====== MATERIAL PROVIDED

// csla_width_check: test driver for one sqrt_csla of width W, used by
// tb_sqrt_csla_widths. When start rises it applies corner vectors and NVEC
// random operand pairs, compares {cout, sum} with a (W+1)-bit addition done
// here, and then raises done with its check and failure counts. It also
// counts vectors whose carry rippled from bit 0 to the carry out.
module csla_width_check #(
  parameter int unsigned W    = 16,
  parameter int unsigned NVEC = 1000
) (
  input  logic start,
  output logic done,
  output int   checks,
  output int   failures,
  output int   full_ripple
);
  logic [W-1:0] a, b, sum;
  logic         cin, cout;

  sqrt_csla #(.WIDTH(W)) dut (.a(a), .b(b), .cin(cin), .sum(sum), .cout(cout));

  task automatic apply(input logic [W-1:0] ta, input logic [W-1:0] tb, input logic tc);
    logic [W:0] expected;
    a   = ta;
    b   = tb;
    cin = tc;
    #1;
    expected = {1'b0, ta} + {1'b0, tb} + {{W{1'b0}}, tc};
    checks++;
    if ({cout, sum} !== expected) begin
      failures++;
      if (failures < 10)
        $display("FAIL W=%0d a=%h b=%h cin=%b -> %b_%h", W, ta, tb, tc, cout, sum);
    end
    if (((ta ^ tb) == '1) && tc) full_ripple++;
  endtask

  function automatic logic [W-1:0] rand_word();
    logic [W+31:0] w;
    w = '0;
    for (int i = 0; i < W; i += 32) w = (w << 32) | (W + 32)'($urandom);
    return w[W-1:0];
  endfunction

  initial begin
    done        = 1'b0;
    checks      = 0;
    failures    = 0;
    full_ripple = 0;
    a           = '0;
    b           = '0;
    cin         = 1'b0;
    wait (start);
    apply('0, '0, 1'b0);
    apply('1, '1, 1'b1);
    apply('1, '0, 1'b1);
    apply({W{1'b1}} >> 1, {{(W-1){1'b0}}, 1'b1}, 1'b0);
    for (int i = 0; i < NVEC; i++) begin
      logic [W-1:0] x;
      x = rand_word();
      if (i % 4 == 0) apply(x, ~x, 1'b1);
      else            apply(x, rand_word(), 1'($urandom));
    end
    done = 1'b1;
  end
endmodule
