// tb_sqrt_csla_widths: runs the square-root carry select adder at 16, 32
// and 128 bits, the other sizes at which the BEC-based adder is compared
// with the regular one, next to the 64-bit default. Each width gets corner
// vectors and random operand pairs (a quarter of them a + ~a + 1, whose
// carry ripples through every group) checked against wide integer addition.
// A watchdog ends a hung run.
module tb_sqrt_csla_widths;
  logic start;
  logic d16, d32, d128;
  int   c16, c32, c128, f16, f32, f128, r16, r32, r128;
  int   checks, failures;

  csla_width_check #(.W(16),  .NVEC(20000)) u16  (.start(start), .done(d16),  .checks(c16),  .failures(f16),  .full_ripple(r16));
  csla_width_check #(.W(32),  .NVEC(20000)) u32  (.start(start), .done(d32),  .checks(c32),  .failures(f32),  .full_ripple(r32));
  csla_width_check #(.W(128), .NVEC(20000)) u128 (.start(start), .done(d128), .checks(c128), .failures(f128), .full_ripple(r128));

  initial begin
    #10000000;
    $display("TB_RESULT checks=%0d failures=%0d", c16 + c32 + c128, f16 + f32 + f128 + 1);
    $finish;
  end

  initial begin
    start = 1'b0;
    #1 start = 1'b1;
    wait (d16 && d32 && d128);
    checks   = c16 + c32 + c128;
    failures = f16 + f32 + f128;
    if (r16 == 0 || r32 == 0 || r128 == 0) failures++;
    $display("full ripple vectors: 16b=%0d 32b=%0d 128b=%0d", r16, r32, r128);
    $display("TB_RESULT checks=%0d failures=%0d", checks, failures);
    $finish;
  end
endmodule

============

→ **EXERCISE**: Every line above has to be restated word for word.

→ **YOUR RESPONSE**:
// csla_width_check: test driver for one sqrt_csla of width W, used by
// tb_sqrt_csla_widths. When start rises it applies corner vectors and NVEC
// random operand pairs, compares {cout, sum} with a (W+1)-bit addition done
// here, and then raises done with its check and failure counts. It also
// counts vectors whose carry rippled from bit 0 to the carry out.
module csla_width_check #(
  parameter int unsigned W    = 16,
  parameter int unsigned NVEC = 1000
) (
  input  logic start,
  output logic done,
  output int   checks,
  output int   failures,
  output int   full_ripple
);
  logic [W-1:0] a, b, sum;
  logic         cin, cout;

  sqrt_csla #(.WIDTH(W)) dut (.a(a), .b(b), .cin(cin), .sum(sum), .cout(cout));

  task automatic apply(input logic [W-1:0] ta, input logic [W-1:0] tb, input logic tc);
    logic [W:0] expected;
    a   = ta;
    b   = tb;
    cin = tc;
    #1;
    expected = {1'b0, ta} + {1'b0, tb} + {{W{1'b0}}, tc};
    checks++;
    if ({cout, sum} !== expected) begin
      failures++;
      if (failures < 10)
        $display("FAIL W=%0d a=%h b=%h cin=%b -> %b_%h", W, ta, tb, tc, cout, sum);
    end
    if (((ta ^ tb) == '1) && tc) full_ripple++;
  endtask

  function automatic logic [W-1:0] rand_word();
    logic [W+31:0] w;
    w = '0;
    for (int i = 0; i < W; i += 32) w = (w << 32) | (W + 32)'($urandom);
    return w[W-1:0];
  endfunction

  initial begin
    done        = 1'b0;
    checks      = 0;
    failures    = 0;
    full_ripple = 0;
    a           = '0;
    b           = '0;
    cin         = 1'b0;
    wait (start);
    apply('0, '0, 1'b0);
    apply('1, '1, 1'b1);
    apply('1, '0, 1'b1);
    apply({W{1'b1}} >> 1, {{(W-1){1'b0}}, 1'b1}, 1'b0);
    for (int i = 0; i < NVEC; i++) begin
      logic [W-1:0] x;
      x = rand_word();
      if (i % 4 == 0) apply(x, ~x, 1'b1);
      else            apply(x, rand_word(), 1'($urandom));
    end
    done = 1'b1;
  end
endmodule
// tb_sqrt_csla_widths: runs the square-root carry select adder at 16, 32
// and 128 bits, the other sizes at which the BEC-based adder is compared
// with the regular one, next to the 64-bit default. Each width gets corner
// vectors and random operand pairs (a quarter of them a + ~a + 1, whose
// carry ripples through every group) checked against wide integer addition.
// A watchdog ends a hung run.
module tb_sqrt_csla_widths;
  logic start;
  logic d16, d32, d128;
  int   c16, c32, c128, f16, f32, f128, r16, r32, r128;
  int   checks, failures;

  csla_width_check #(.W(16),  .NVEC(20000)) u16  (.start(start), .done(d16),  .checks(c16),  .failures(f16),  .full_ripple(r16));
  csla_width_check #(.W(32),  .NVEC(20000)) u32  (.start(start), .done(d32),  .checks(c32),  .failures(f32),  .full_ripple(r32));
  csla_width_check #(.W(128), .NVEC(20000)) u128 (.start(start), .done(d128), .checks(c128), .failures(f128), .full_ripple(r128));

  initial begin
    #10000000;
    $display("TB_RESULT checks=%0d failures=%0d", c16 + c32 + c128, f16 + f32 + f128 + 1);
    $finish;
  end

  initial begin
    start = 1'b0;
    #1 start = 1'b1;
    wait (d16 && d32 && d128);
    checks   = c16 + c32 + c128;
    failures = f16 + f32 + f128;
    if (r16 == 0 || r32 == 0 || r128 == 0) failures++;
    $display("full ripple vectors: 16b=%0d 32b=%0d 128b=%0d", r16, r32, r128);
    $display("TB_RESULT checks=%0d failures=%0d", checks, failures);
    $finish;
  end
endmodule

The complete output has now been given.